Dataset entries
[Start of Attachment]

// tb_pulse_gen_array: five generators behind one launch-vector stream.
//
// Launch vectors come 2 or 3 ticks apart (on average 80 Mpulse/s, above the
// 50 Mpulse/s of one generator), with chain settings 0..150 so that the
// 5 ns wide pulses stay apart in the OR. For each vector the testbench works
// out the trigger time independently from the chain formula,
//     clock edge where the counter becomes the coarse value + 2 * 6000 + (set_a + set_b) * 12 + nl_a + nl_b,
// with nl as in the chain model (seeds 1 and 2), and checks every rising edge
// of trig_out against it (0.01 ps). Also checks that no vector is late, that
// the vectors are dealt round-robin, that one generator never launches twice
// within 4 ticks, and that the pulses left faster than one generator could
// launch them.
`timescale 1ps/1fs
module tb_pulse_gen_array;
  import sdpm_pkg::*;
  localparam int N = 5;
  localparam int NVEC = 400;

  logic clk = 0, rst_n = 0;
  launch_vec_t in_lv = '0;
  logic in_valid = 0, in_ready;
  coarse_t now;
  logic [N-1:0] trig, launched, late;
  logic trig_out;
  int checks = 0, failures = 0;

  pulse_gen_array #(.N_GEN(N), .MIN_SPACING(4), .PULSE_CYCLES(1)) dut (.*);

  always #2500 clk = ~clk;

  function automatic real nl(int s, int seed);
    int h = (s * s * 193 + s * 7919 + seed * 104729) % 1009;
    return 48.0 * (real'(h) / 504.0 - 1.0);
  endfunction

  // reference: time of the clock edge where the counter becomes 1
  realtime t1;
  always @(posedge clk) if (rst_n && now == 0) t1 = $realtime;

  real exp_q [$];
  int n_edges = 0, n_launch = 0, n_late = 0;
  int next_gen = 0;
  longint last_launch [N];
  realtime t_first = 0, t_last = 0;

  always @(posedge trig_out) begin
    real e;
    n_edges++;
    checks++;
    if (exp_q.size() == 0) begin failures++; $display("unexpected pulse at %0.2f", $realtime); end
    else begin
      e = exp_q.pop_front() + t1 - 5000.0;
      if ($realtime - e > 0.01 || e - $realtime > 0.01) begin
        failures++;
        $display("pulse at %0.3f ps, expected %0.3f", $realtime, e);
      end
    end
    if (n_edges == 1) t_first = $realtime;
    t_last = $realtime;
  end

  always @(posedge clk) begin
    if (rst_n) begin
      if (late != 0) n_late++;
      for (int g = 0; g < N; g++) if (launched[g]) begin
        n_launch++;
        checks++;
        if (g != next_gen) begin failures++; $display("generator %0d launched, expected %0d", g, next_gen); end
        next_gen = (g + 1) % N;
        checks++;
        if (last_launch[g] >= 0 && longint'(now) - last_launch[g] < 4) begin
          failures++; $display("generator %0d launched twice within 4 ticks", g);
        end
        last_launch[g] = longint'(now);
      end
    end
  end

  initial begin
    longint c;
    for (int g = 0; g < N; g++) last_launch[g] = -1;
    repeat (3) @(negedge clk);
    rst_n = 1;
    c = 20;
    for (int k = 0; k < NVEC; k++) begin
      automatic int sa = int'($urandom_range(0, 150));
      automatic int sb = int'($urandom_range(0, 150));
      c += longint'($urandom_range(2, 3));
      in_lv = '{coarse: coarse_t'(c), set_b: chain_set_t'(sb), set_a: chain_set_t'(sa)};
      in_valid = 1;
      // the trigger rises on the edge where the counter becomes c
      exp_q.push_back(real'(c) * 5000.0 + 12000.0 + real'(sa + sb) * 12.0 + nl(sa, 1) + nl(sb, 2));
      @(posedge clk);
      while (!in_ready) @(posedge clk);
      @(negedge clk);
      in_valid = 0;
    end
    repeat (40) @(posedge clk);
    #30000;
    checks++;
    if (n_late != 0) begin failures++; $display("%0d vectors late", n_late); end
    checks++;
    if (n_launch != NVEC || n_edges != NVEC) begin
      failures++; $display("%0d launches, %0d pulses, expected %0d", n_launch, n_edges, NVEC);
    end
    checks++;
    if ((t_last - t_first) / real'(NVEC - 1) >= 20000.0) begin
      failures++; $display("mean spacing %0.1f ps, not faster than one generator", (t_last - t_first) / real'(NVEC - 1));
    end
    $display("%0d pulses, mean spacing %0.2f ns (%0.1f Mpulse/s)", n_edges,
             (t_last - t_first) / real'(NVEC - 1) / 1000.0, 1.0e6 / ((t_last - t_first) / real'(NVEC - 1)));
    $display("TB_RESULT checks=%0d failures=%0d", checks, failures);
    $finish;
  end

  initial begin
    repeat (20000) @(posedge clk);
    failures++;
    $display("watchdog expired");
    $display("TB_RESULT checks=%0d failures=%0d", checks, failures);
    $finish;
  end
endmodule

[End of Attachment]

▸ **Work to be completed**: Give the records above again, word for word.

▸ **Answer to this task**:
// tb_pulse_gen_array: five generators behind one launch-vector stream.
//
// Launch vectors come 2 or 3 ticks apart (on average 80 Mpulse/s, above the
// 50 Mpulse/s of one generator), with chain settings 0..150 so that the
// 5 ns wide pulses stay apart in the OR. For each vector the testbench works
// out the trigger time independently from the chain formula,
//     clock edge where the counter becomes the coarse value + 2 * 6000 + (set_a + set_b) * 12 + nl_a + nl_b,
// with nl as in the chain model (seeds 1 and 2), and checks every rising edge
// of trig_out against it (0.01 ps). Also checks that no vector is late, that
// the vectors are dealt round-robin, that one generator never launches twice
// within 4 ticks, and that the pulses left faster than one generator could
// launch them.
`timescale 1ps/1fs
module tb_pulse_gen_array;
  import sdpm_pkg::*;
  localparam int N = 5;
  localparam int NVEC = 400;

  logic clk = 0, rst_n = 0;
  launch_vec_t in_lv = '0;
  logic in_valid = 0, in_ready;
  coarse_t now;
  logic [N-1:0] trig, launched, late;
  logic trig_out;
  int checks = 0, failures = 0;

  pulse_gen_array #(.N_GEN(N), .MIN_SPACING(4), .PULSE_CYCLES(1)) dut (.*);

  always #2500 clk = ~clk;

  function automatic real nl(int s, int seed);
    int h = (s * s * 193 + s * 7919 + seed * 104729) % 1009;
    return 48.0 * (real'(h) / 504.0 - 1.0);
  endfunction

  // reference: time of the clock edge where the counter becomes 1
  realtime t1;
  always @(posedge clk) if (rst_n && now == 0) t1 = $realtime;

  real exp_q [$];
  int n_edges = 0, n_launch = 0, n_late = 0;
  int next_gen = 0;
  longint last_launch [N];
  realtime t_first = 0, t_last = 0;

  always @(posedge trig_out) begin
    real e;
    n_edges++;
    checks++;
    if (exp_q.size() == 0) begin failures++; $display("unexpected pulse at %0.2f", $realtime); end
    else begin
      e = exp_q.pop_front() + t1 - 5000.0;
      if ($realtime - e > 0.01 || e - $realtime > 0.01) begin
        failures++;
        $display("pulse at %0.3f ps, expected %0.3f", $realtime, e);
      end
    end
    if (n_edges == 1) t_first = $realtime;
    t_last = $realtime;
  end

  always @(posedge clk) begin
    if (rst_n) begin
      if (late != 0) n_late++;
      for (int g = 0; g < N; g++) if (launched[g]) begin
        n_launch++;
        checks++;
        if (g != next_gen) begin failures++; $display("generator %0d launched, expected %0d", g, next_gen); end
        next_gen = (g + 1) % N;
        checks++;
        if (last_launch[g] >= 0 && longint'(now) - last_launch[g] < 4) begin
          failures++; $display("generator %0d launched twice within 4 ticks", g);
        end
        last_launch[g] = longint'(now);
      end
    end
  end

  initial begin
    longint c;
    for (int g = 0; g < N; g++) last_launch[g] = -1;
    repeat (3) @(negedge clk);
    rst_n = 1;
    c = 20;
    for (int k = 0; k < NVEC; k++) begin
      automatic int sa = int'($urandom_range(0, 150));
      automatic int sb = int'($urandom_range(0, 150));
      c += longint'($urandom_range(2, 3));
      in_lv = '{coarse: coarse_t'(c), set_b: chain_set_t'(sb), set_a: chain_set_t'(sa)};
      in_valid = 1;
      // the trigger rises on the edge where the counter becomes c
      exp_q.push_back(real'(c) * 5000.0 + 12000.0 + real'(sa + sb) * 12.0 + nl(sa, 1) + nl(sb, 2));
      @(posedge clk);
      while (!in_ready) @(posedge clk);
      @(negedge clk);
      in_valid = 0;
    end
    repeat (40) @(posedge clk);
    #30000;
    checks++;
    if (n_late != 0) begin failures++; $display("%0d vectors late", n_late); end
    checks++;
    if (n_launch != NVEC || n_edges != NVEC) begin
      failures++; $display("%0d launches, %0d pulses, expected %0d", n_launch, n_edges, NVEC);
    end
    checks++;
    if ((t_last - t_first) / real'(NVEC - 1) >= 20000.0) begin
      failures++; $display("mean spacing %0.1f ps, not faster than one generator", (t_last - t_first) / real'(NVEC - 1));
    end
    $display("%0d pulses, mean spacing %0.2f ns (%0.1f Mpulse/s)", n_edges,
             (t_last - t_first) / real'(NVEC - 1) / 1000.0, 1.0e6 / ((t_last - t_first) / real'(NVEC - 1)));
    $display("TB_RESULT checks=%0d failures=%0d", checks, failures);
    $finish;
  end

  initial begin
    repeat (20000) @(posedge clk);
    failures++;
    $display("watchdog expired");
    $display("TB_RESULT checks=%0d failures=%0d", checks, failures);
    $finish;
  end
endmodule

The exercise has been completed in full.